Mia figlia tifa Arbolino. In casa non guardiamo molta televisione ma, inutile dirlo, guardiamo le gare. È un momento che, spero, ricorderà da grande. È una cosa solo nostra, io e lei, le gare la domenica.
-Quello con la moto rosa babbo, ma è vero che è il più bravo? Ha sorpassato! Ma ci sono le femmine che fanno la gara delle moto?
-Si, ci sono. C’è una ragazza che si chiama Kiara, ha vinto sei campionati del mondo. E poi ce n’è anche una che si chiama Ana, lei ha vinto il campionato del mondo contro tutti i maschi.
-Ma qui non c’è?
-No, oggi qui non c’è. Ma magari ne arriverà qualcuna.
-Ah. Babbo?
-Si?
-Che cos’è un campionato del mondo?
Il 4 dicembre MotorTrend ha lanciato Drive Me Crazy 2 con Irene Saderini, programma in 6 puntate da circa un’ora ciascuna in cui Irene si mette alla guida di qualsiasi mezzo a motore assieme a campioni di ogni categoria. Mi dicono guardalo, scrivi un pezzo.
Mi dico va bene, lo guardo con mia figlia di cinque anni. Mi piace Irene, che non rinuncia ad essere figa per vivere di motori e viceversa. Non rinuncia proprio a niente. Non ha mai vinto un mondiale, non ci ha nemmeno mai corso, però ha passione e Drive Me Crazy racconta di una donna che va oltre il limite. E mia figlia è entusiasta della svolta inaspettata del suo pomeriggio, il ventiquattresimo passato in quarantena.

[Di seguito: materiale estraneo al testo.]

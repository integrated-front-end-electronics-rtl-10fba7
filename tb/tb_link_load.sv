// tb_link_load: the output link of one column pair under the rated pixel
// load, with the full 32-pixel chip at its default parameters.
//
// The eight pixels of columns 0 and 1, which share link 0, get 1 ns pulses
// with exponentially distributed gaps of mean 200 ns (5 MHz per pixel) for
// 60 us. That offers 40 Mwords/s to a link that carries 16 Mwords/s (640
// Mb/s, 10 bits per 8b/10b symbol, 4 symbols per word), so the link is the
// bottleneck: the 32 x 33 second-layer FIFO, the column FIFOs and the pixel
// FIFOs fill up in turn, and finally the TDCs stay busy and pulses are
// missed. The other six columns stay quiet. The testbench decodes all four
// links over two time windows (2^15 cycles each) and checks:
//  * every symbol is valid and every frame is well formed (header, frame
//    number, data word count, CRC-32);
//  * every event word received is the word of a pulse, none twice;
//  * while loaded, link 0 sends no idle commas after it has filled up,
//    i.e. it runs at its full rate;
//  * back-pressure reached each stage: second-layer FIFO, column FIFO and
//    pixel FIFO were all seen full.
// Counted: pulses, words received, pulses missed, full cycles per stage.
`include "tb_util.svh"
module tb_link_load;
  import alcor_pkg::*;
  timeunit 1ns; timeprecision 1fs;
  `include "tb_tdc_model.svh"
  localparam realtime T = 3.125;
  localparam realtime MEAN_GAP = 200.0;     // 5 MHz per pixel
  localparam realtime LOAD_END = 60000.0;   // pulses for 60 us
  localparam int NC = 8, NP = 4, NL = 4;
  localparam int RUN_CYCLES = 2 * 32768 + 2000;
  int checks = 0, failures = 0;

  logic clk = 1'b0, rst_n = 1'b1;
  logic [NC*NP-1:0] trig1 = '0, trig2 = '0, fe_en;
  logic sclk = 1'b0, cs_n = 1'b1, mosi = 1'b0, miso;
  logic [1:0] ddr [NL];
  int cnt = 0;

  always #(T/2) clk = ~clk;
  initial #0.2 rst_n = 1'b0;
  always @(posedge clk) if (rst_n) cnt <= cnt + 1;

  alcor_top dut (.clk, .rst_n, .trig1, .trig2, .fe_enable(fe_en), .spi_sclk(sclk),
                 .spi_cs_n(cs_n), .spi_mosi(mosi), .spi_miso(miso), .ddr);

  // ---------------- expected events ----------------
  int exp_idx [logic [31:0]];   // word without TDC field -> pulses not yet matched
  int n_pulses = 0;

  function automatic logic [31:0] no_tdc(logic [31:0] w);
    return {w[31:26], 2'b00, w[23:0]};
  endfunction

  task automatic expect_edge(input int c, input int p, input realtime t);
    fork
      begin
        logic [31:0] w;
        #(stop_edge(t, T) - t + 0.1);
        w = {3'(c), 3'(p), 2'b00, 15'(cnt), 9'(fine_bins(t, T))};
        if (exp_idx.exists(w)) exp_idx[w]++; else exp_idx[w] = 1;
      end
    join_none
  endtask

  task automatic pixel_stim(input int c, input int p);
    realtime gap, t;
    real u;
    while ($realtime < LOAD_END) begin
      u   = real'($urandom % 1000000 + 1) / 1000001.0;
      gap = -MEAN_GAP * $ln(u);
      if (gap < 2.0) gap = 2.0;
      #(gap - 1.0);
      trig1[c * NP + p] = 1'b1; t = $realtime; expect_edge(c, p, t); n_pulses++;
      #1.0 trig1[c * NP + p] = 1'b0;
    end
  endtask
  // ---------------- serial links ----------------
  bit lbits [NL][$];
  always @(posedge clk) if (rst_n)
    for (int l = 0; l < NL; l++) begin
      lbits[l].push_back(ddr[l][1]);
      lbits[l].push_back(ddr[l][0]);
    end

  // decode table from a reference encoder: symbol -> {k, byte}
  logic rrst_n = 1'b1, ren = 1'b0, rk = 1'b0, rclk = 1'b0;
  logic [7:0] rd8 = '0;
  logic [9:0] rq;
  int dec [logic [9:0]];
  enc8b10b u_ref (.clk(rclk), .rst_n(rrst_n), .en(ren), .k(rk), .d(rd8), .q(rq));
  task automatic build_table();
    for (int v = 0; v < 258; v++) begin
      logic kk = (v >= 256);
      logic [7:0] dd = (v == 256) ? K28_5 : (v == 257) ? K28_1 : 8'(v);
      rrst_n = 1'b0; #0.01 rrst_n = 1'b1;          // negative disparity
      rk = kk; rd8 = dd; #0.01 dec[rq] = {kk, dd};
      rk = 1'b1; rd8 = K28_5; ren = 1'b1; #0.01 rclk = 1'b1; #0.01 rclk = 1'b0; ren = 1'b0;
      rk = kk; rd8 = dd; #0.01 dec[rq] = {kk, dd};  // positive disparity
    end
  endtask

  // ---------------- back-pressure monitors ----------------
  int full_merge = 0, full_col = 0, full_pix = 0;
  always @(posedge clk) begin
    if (dut.g_link[0].u_merge.full) full_merge++;
    if (dut.g_col[0].u_fifo.full || dut.g_col[1].u_fifo.full) full_col++;
  end
  for (genvar c = 0; c < 2; c++) begin : g_pmon
    for (genvar p = 0; p < NP; p++) begin : g_p
      always @(posedge clk) if (dut.g_col[c].u_col.g_pix[p].u_pix.u_data.full) full_pix++;
    end
  end

  int crc_ok = 0, frames_closed[NC], commas = 0, load_commas = 0, load_units = 0;

  initial begin
    repeat (RUN_CYCLES + 200000) @(posedge clk);
    failures++;
    begin $display("TB_RESULT checks=%0d failures=%0d", checks, failures); $finish; end
  end

  initial begin
    repeat (4) @(negedge clk);
    rst_n = 1'b1;
    build_table();
    repeat (100) @(posedge clk);
    for (int c = 0; c < 2; c++)
      for (int p = 0; p < NP; p++)
        fork
          automatic int cc = c, pp = p;
          pixel_stim(cc, pp);
        join_none
    wait (cnt >= RUN_CYCLES);
    check_links();
    begin $display("TB_RESULT checks=%0d failures=%0d", checks, failures); $finish; end
  end

  task automatic check_links();
    logic [31:0] rx_data[$];
    for (int l = 0; l < NL; l++) begin
      int p = -1, st[2], fno[2], nwords[2];
      logic [31:0] crc[2];
      logic [31:0] words[$];
      bit ctrl[$];
      st = '{0, 0}; fno = '{0, 0}; nwords = '{0, 0};
      for (int i = 0; i + 10 <= lbits[l].size(); i++) begin
        logic [9:0] s;
        for (int b = 0; b < 10; b++) s[9 - b] = lbits[l][i + b];
        if (s == 10'b0011111010) begin p = i; break; end
      end
      `TB_CHECK(p >= 0, "link aligned")
      // symbols -> words
      while (p + 10 <= lbits[l].size()) begin
        logic [9:0] s;
        int v;
        for (int b = 0; b < 10; b++) s[9 - b] = lbits[l][p + b];
        p += 10;
        if (!dec.exists(s)) begin `TB_CHECK(0, "invalid symbol") break; end
        v = dec[s];
        // cycles 8000..18000: the link is full; 10000 cycles carry 500 words
        if (l == 0 && p / 2 >= 8000 && p / 2 < 18000) begin
          load_units++;
          if (v == {1'b1, K28_5}) load_commas++;
        end
        if (v == {1'b1, K28_5}) begin commas++; continue; end
        begin
          bit is_ctrl = (v == {1'b1, K28_1});
          logic [31:0] w;
          if (is_ctrl) p += 0;
          else p -= 10;
          if (p + 40 > lbits[l].size()) break;
          for (int by = 0; by < 4; by++) begin
            for (int b = 0; b < 10; b++) s[9 - b] = lbits[l][p + b];
            p += 10;
            `TB_CHECK(dec.exists(s) && dec[s] < 256, "data byte")
            w = {w[23:0], 8'(dec[s])};
          end
          words.push_back(w); ctrl.push_back(is_ctrl);
        end
      end
      // words -> frames; st: 0 expect header, 1 expect frame number, 2 in frame,
      // 3 expect CRC
      foreach (words[i]) begin
        logic [31:0] w = words[i];
        if (!ctrl[i]) begin
          int c = w[31:29];
          int s = c - 2 * l;
          `TB_CHECK(s == 0 || s == 1, "data word column on this link")
          if (s == 0 || s == 1) begin
            `TB_CHECK(st[s] == 2, "data word inside a frame")
            crc[s] = crc_step(crc[s], w); nwords[s]++;
          end
          rx_data.push_back(w);
          continue;
        end
        begin
          int s = -1;
          for (int k = 0; k < 2; k++)
            if (st[k] == 0 && w[31:24] == 8'hA5 && w[15:0] == 16'h0 && w[18:16] == 3'(2 * l + k)) s = k;
          if (s < 0) for (int k = 0; k < 2; k++) if (st[k] == 1 || st[k] == 3) s = k;
          if (s < 0) for (int k = 0; k < 2; k++) if (st[k] == 2 && w[2:0] == 3'(2 * l + k)) s = k;
          `TB_CHECK(s >= 0, $sformatf("control word %08x placed", w))
          if (s < 0) continue;
          case (st[s])
            0: begin crc[s] = crc_step(32'hFFFF_FFFF, w); st[s] = 1; end
            1: begin `TB_CHECK(w == 32'(fno[s]), "frame number") crc[s] = crc_step(crc[s], w);
                     st[s] = 2; nwords[s] = 0; end
            2: begin `TB_CHECK(w[31:16] == 16'(nwords[s]), "status word count")
                     crc[s] = crc_step(crc[s], w); st[s] = 3; end
            3: begin `TB_CHECK(w == crc[s], "frame CRC") if (w == crc[s]) crc_ok++;
                     frames_closed[2 * l + s]++; fno[s]++; st[s] = 0; end
          endcase
        end
      end
    end
    begin
      int n_bad = 0, lost;
      foreach (rx_data[i]) begin
        logic [31:0] w;
        w = no_tdc(rx_data[i]);
        if (exp_idx.exists(w) && exp_idx[w] > 0) exp_idx[w]--;
        else n_bad++;
      end
      lost = n_pulses - rx_data.size();
      $display("pulses %0d, words %0d, missed %0d (%0.1f %%), link 0 under load: %0d idle commas, %0d words, full cycles: merge FIFO %0d, column FIFOs %0d, pixel FIFOs %0d, CRC ok %0d",
               n_pulses, rx_data.size(), lost, 100.0 * lost / n_pulses, load_commas, load_units,
               full_merge, full_col, full_pix, crc_ok);
      `TB_CHECK(n_pulses > 8 * 250, $sformatf("pulses sent: %0d", n_pulses))
      `TB_CHECK(n_bad == 0, $sformatf("%0d event words match no pulse", n_bad))
      `TB_CHECK(lost > 0, "pulses missed under overload")
      `TB_CHECK(load_units >= 450 && load_commas == 0, "link 0 at full rate under load")
      `TB_CHECK(full_merge > 0, "second-layer FIFO back-pressure")
      `TB_CHECK(full_col > 0, "column FIFO back-pressure")
      `TB_CHECK(full_pix > 0, "pixel FIFO back-pressure")
      for (int c = 0; c < NC; c++) `TB_CHECK(frames_closed[c] >= 1, $sformatf("column %0d frames %0d", c, frames_closed[c]))
    end
  endtask

  function automatic logic [31:0] crc_step(logic [31:0] c, logic [31:0] d);
    for (int i = 31; i >= 0; i--) begin
      logic fb;
      fb = c[31] ^ d[i];
      c = {c[30:0], 1'b0};
      if (fb) c ^= 32'h04C1_1DB7;
    end
    return c;
  endfunction
endmodule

La prima puntata è con Dorothea Wierer, campionessa di Biathlon. C’è Adelio Lorenzin che fa da preparatore ad Irene e Tony Cairoli che le spiega il kart-cross, una sorta di buggy da competizione con il motore di una moto. Un buggy che urla come un dannato in mezzo alla polvere. Lo vediamo su Dplay, il servizio di streaming di Discovery Italia che, tra gli altri, gestisce anche MotorTrend, canale 59 del digitale terrestre.
Le immagini sono eccezionali, seguono lo standard altissimo a cui ci ha abituati Red Bull che ha interamente prodotto anche la seconda serie. Vedi la velocità, la terra, la meccanica che lavora senza sosta. Sei praticamente in pista, dentro la macchina. La polvere che si alza, il motore che gira in alto, la leva del cambio sequenziale che è come quella delle auto da gara. O almeno questo è quello che vedo io.
Mia figlia vede una donna che non tiene l’ombrello per sorridere in camera ma una che prova ad andare forte per il gusto di farlo, per una scarica di adrenalina. Ad un certo punto, mentre Irene e Dorothea potrebbero spruzzarsi una bomboletta d’argento in faccia e lanciarsi nel Valhalla come i figli di guerra in Mad Max, mi chiede se sia vero o disegnato. C’è un gran polverone, le immagini sono surreali, le ragazze vanno fortissimo.
-Ma certo che è vero.
-Babbo, voglio andare anche io con la macchina velocissimo.
Drive Me Crazy non è un programma femminista che vuole convincerti che uomini e donne sono uguali in tutto, non cerca di aggrovigliarsi in campagne di genere - ormai spesso prive credibilità - per alzare lo share. È diverso. Se ci fosse un uomo con la stessa presenza televisiva di Irene probabilmente funzionerebbe comunque.
Perché quando guida non fa qualcosa che non le compete, qualcosa di troppo lontano dalla cucina per essere credibile. È folle normalità, ed è ben raccontata. C’è Dorothea che spara con un fucile, ma non lo fa per abbattere gli stereotipi. Lo fa perché ha vinto tre mondiali e due bronzi alle olimpiadi.
L’unica perplessità di una bambina di cinque anni è che si possano fare gare sullo sterrato. E, per abbattere questa barriera culturale, non c’è altra soluzione che vedere il resto della serie.